Start of DATA RECORDS

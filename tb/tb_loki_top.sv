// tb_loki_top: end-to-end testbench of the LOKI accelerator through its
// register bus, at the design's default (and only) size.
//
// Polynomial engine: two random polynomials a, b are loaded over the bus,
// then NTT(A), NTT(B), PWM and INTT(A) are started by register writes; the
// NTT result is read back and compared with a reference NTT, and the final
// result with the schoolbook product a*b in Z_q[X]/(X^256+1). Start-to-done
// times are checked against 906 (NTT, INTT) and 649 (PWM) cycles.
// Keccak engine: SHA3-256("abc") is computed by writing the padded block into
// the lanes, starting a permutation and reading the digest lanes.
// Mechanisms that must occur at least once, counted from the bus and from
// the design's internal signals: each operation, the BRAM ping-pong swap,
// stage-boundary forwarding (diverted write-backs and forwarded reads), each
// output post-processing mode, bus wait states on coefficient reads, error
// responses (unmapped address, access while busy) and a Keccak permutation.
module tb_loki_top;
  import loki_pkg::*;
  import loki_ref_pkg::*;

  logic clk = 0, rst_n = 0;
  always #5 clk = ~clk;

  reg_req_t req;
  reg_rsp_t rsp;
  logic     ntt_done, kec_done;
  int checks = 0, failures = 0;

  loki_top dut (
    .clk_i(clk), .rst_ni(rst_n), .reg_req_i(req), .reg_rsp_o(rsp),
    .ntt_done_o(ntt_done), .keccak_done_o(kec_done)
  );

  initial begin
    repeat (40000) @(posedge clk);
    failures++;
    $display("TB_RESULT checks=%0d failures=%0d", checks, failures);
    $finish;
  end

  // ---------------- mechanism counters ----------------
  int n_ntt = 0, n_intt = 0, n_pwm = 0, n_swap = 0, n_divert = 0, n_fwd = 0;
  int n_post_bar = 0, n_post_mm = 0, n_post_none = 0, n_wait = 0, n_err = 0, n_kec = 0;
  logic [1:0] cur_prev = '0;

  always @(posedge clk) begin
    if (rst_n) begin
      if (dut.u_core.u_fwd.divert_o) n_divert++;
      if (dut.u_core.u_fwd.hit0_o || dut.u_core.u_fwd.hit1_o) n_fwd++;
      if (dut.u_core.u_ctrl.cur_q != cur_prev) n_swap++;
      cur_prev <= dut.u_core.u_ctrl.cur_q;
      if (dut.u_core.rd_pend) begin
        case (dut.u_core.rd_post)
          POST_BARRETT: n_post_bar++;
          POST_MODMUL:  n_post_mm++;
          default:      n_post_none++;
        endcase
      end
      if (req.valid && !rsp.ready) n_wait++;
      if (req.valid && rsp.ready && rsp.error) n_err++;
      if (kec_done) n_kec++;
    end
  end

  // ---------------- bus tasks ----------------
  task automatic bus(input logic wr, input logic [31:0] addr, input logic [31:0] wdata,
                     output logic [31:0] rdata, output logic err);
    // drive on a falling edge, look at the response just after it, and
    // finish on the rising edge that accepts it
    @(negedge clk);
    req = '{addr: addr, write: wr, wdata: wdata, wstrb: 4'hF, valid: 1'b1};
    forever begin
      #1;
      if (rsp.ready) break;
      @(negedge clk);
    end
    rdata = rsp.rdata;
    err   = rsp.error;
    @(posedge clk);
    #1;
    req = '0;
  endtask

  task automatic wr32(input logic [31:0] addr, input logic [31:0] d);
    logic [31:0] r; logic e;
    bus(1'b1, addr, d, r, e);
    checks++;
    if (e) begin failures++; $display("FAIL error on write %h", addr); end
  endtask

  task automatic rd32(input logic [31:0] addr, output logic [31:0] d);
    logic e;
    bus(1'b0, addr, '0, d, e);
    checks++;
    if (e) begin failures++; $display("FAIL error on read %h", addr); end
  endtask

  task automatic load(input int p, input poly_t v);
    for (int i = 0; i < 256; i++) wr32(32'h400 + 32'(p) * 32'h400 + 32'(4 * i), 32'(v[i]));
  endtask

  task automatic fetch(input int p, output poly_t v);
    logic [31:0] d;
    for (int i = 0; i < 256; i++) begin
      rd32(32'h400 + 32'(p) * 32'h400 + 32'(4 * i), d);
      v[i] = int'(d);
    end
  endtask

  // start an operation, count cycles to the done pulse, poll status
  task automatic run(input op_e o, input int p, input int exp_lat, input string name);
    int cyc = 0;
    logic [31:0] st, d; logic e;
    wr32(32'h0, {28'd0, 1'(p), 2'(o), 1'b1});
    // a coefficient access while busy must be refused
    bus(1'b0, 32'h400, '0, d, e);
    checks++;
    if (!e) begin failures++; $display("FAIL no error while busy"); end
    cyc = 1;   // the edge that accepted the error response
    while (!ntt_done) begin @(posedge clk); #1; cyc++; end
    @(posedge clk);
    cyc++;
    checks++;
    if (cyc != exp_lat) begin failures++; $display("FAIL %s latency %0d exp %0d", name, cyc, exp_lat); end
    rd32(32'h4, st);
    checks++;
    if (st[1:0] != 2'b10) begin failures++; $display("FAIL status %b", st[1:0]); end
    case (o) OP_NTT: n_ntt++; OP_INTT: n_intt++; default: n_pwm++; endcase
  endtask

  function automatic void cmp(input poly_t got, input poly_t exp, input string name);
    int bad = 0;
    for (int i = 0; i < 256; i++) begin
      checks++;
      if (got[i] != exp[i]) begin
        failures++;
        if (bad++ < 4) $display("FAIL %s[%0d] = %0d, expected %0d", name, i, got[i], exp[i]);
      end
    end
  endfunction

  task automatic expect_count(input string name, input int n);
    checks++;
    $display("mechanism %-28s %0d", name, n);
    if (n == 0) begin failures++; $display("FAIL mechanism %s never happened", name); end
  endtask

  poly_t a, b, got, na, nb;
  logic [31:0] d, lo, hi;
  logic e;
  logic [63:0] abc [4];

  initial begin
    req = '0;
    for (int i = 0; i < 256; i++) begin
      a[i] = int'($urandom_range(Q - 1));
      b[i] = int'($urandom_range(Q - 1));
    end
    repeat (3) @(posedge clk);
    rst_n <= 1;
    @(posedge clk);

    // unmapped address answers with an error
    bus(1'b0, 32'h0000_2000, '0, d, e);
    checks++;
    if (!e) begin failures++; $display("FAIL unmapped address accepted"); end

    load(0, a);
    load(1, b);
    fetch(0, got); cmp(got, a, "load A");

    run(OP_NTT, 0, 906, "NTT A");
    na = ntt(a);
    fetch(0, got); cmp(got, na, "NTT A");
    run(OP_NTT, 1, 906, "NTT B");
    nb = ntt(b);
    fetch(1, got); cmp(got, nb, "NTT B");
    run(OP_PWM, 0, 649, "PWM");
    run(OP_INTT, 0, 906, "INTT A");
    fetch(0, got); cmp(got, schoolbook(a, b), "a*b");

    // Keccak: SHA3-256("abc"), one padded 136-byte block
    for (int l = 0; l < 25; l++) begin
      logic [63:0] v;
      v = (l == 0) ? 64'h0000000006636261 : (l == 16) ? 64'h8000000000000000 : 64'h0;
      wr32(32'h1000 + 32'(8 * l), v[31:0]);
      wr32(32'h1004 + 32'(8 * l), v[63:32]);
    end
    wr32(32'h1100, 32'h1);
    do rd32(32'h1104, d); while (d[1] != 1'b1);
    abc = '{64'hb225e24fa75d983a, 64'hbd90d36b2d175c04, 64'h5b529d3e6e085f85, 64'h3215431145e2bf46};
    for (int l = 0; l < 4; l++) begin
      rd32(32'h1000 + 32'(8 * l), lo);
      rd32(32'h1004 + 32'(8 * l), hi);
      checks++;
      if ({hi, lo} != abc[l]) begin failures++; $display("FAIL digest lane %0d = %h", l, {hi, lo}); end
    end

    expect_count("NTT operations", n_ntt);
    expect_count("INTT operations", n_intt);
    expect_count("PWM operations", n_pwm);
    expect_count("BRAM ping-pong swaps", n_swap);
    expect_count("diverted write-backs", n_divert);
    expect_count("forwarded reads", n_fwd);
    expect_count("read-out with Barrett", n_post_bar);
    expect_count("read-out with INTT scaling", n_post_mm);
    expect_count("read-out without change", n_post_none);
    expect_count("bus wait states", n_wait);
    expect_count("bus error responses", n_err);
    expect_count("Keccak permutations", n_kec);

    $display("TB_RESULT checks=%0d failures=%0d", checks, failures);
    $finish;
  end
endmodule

End of DATA RECORDS

--- WORK REQUIRED ---
Reproduce word for word the material above, starting with the line that has "coefficient reads, error" and stopping after the line that has "---------------- mechanism counters".

--- ANSWER TO THIS EXERCISE ---
// output post-processing mode, bus wait states on coefficient reads, error
// responses (unmapped address, access while busy) and a Keccak permutation.
module tb_loki_top;
  import loki_pkg::*;
  import loki_ref_pkg::*;

  logic clk = 0, rst_n = 0;
  always #5 clk = ~clk;

  reg_req_t req;
  reg_rsp_t rsp;
  logic     ntt_done, kec_done;
  int checks = 0, failures = 0;

  loki_top dut (
    .clk_i(clk), .rst_ni(rst_n), .reg_req_i(req), .reg_rsp_o(rsp),
    .ntt_done_o(ntt_done), .keccak_done_o(kec_done)
  );

  initial begin
    repeat (40000) @(posedge clk);
    failures++;
    $display("TB_RESULT checks=%0d failures=%0d", checks, failures);
    $finish;
  end

  // ---------------- mechanism counters ----------------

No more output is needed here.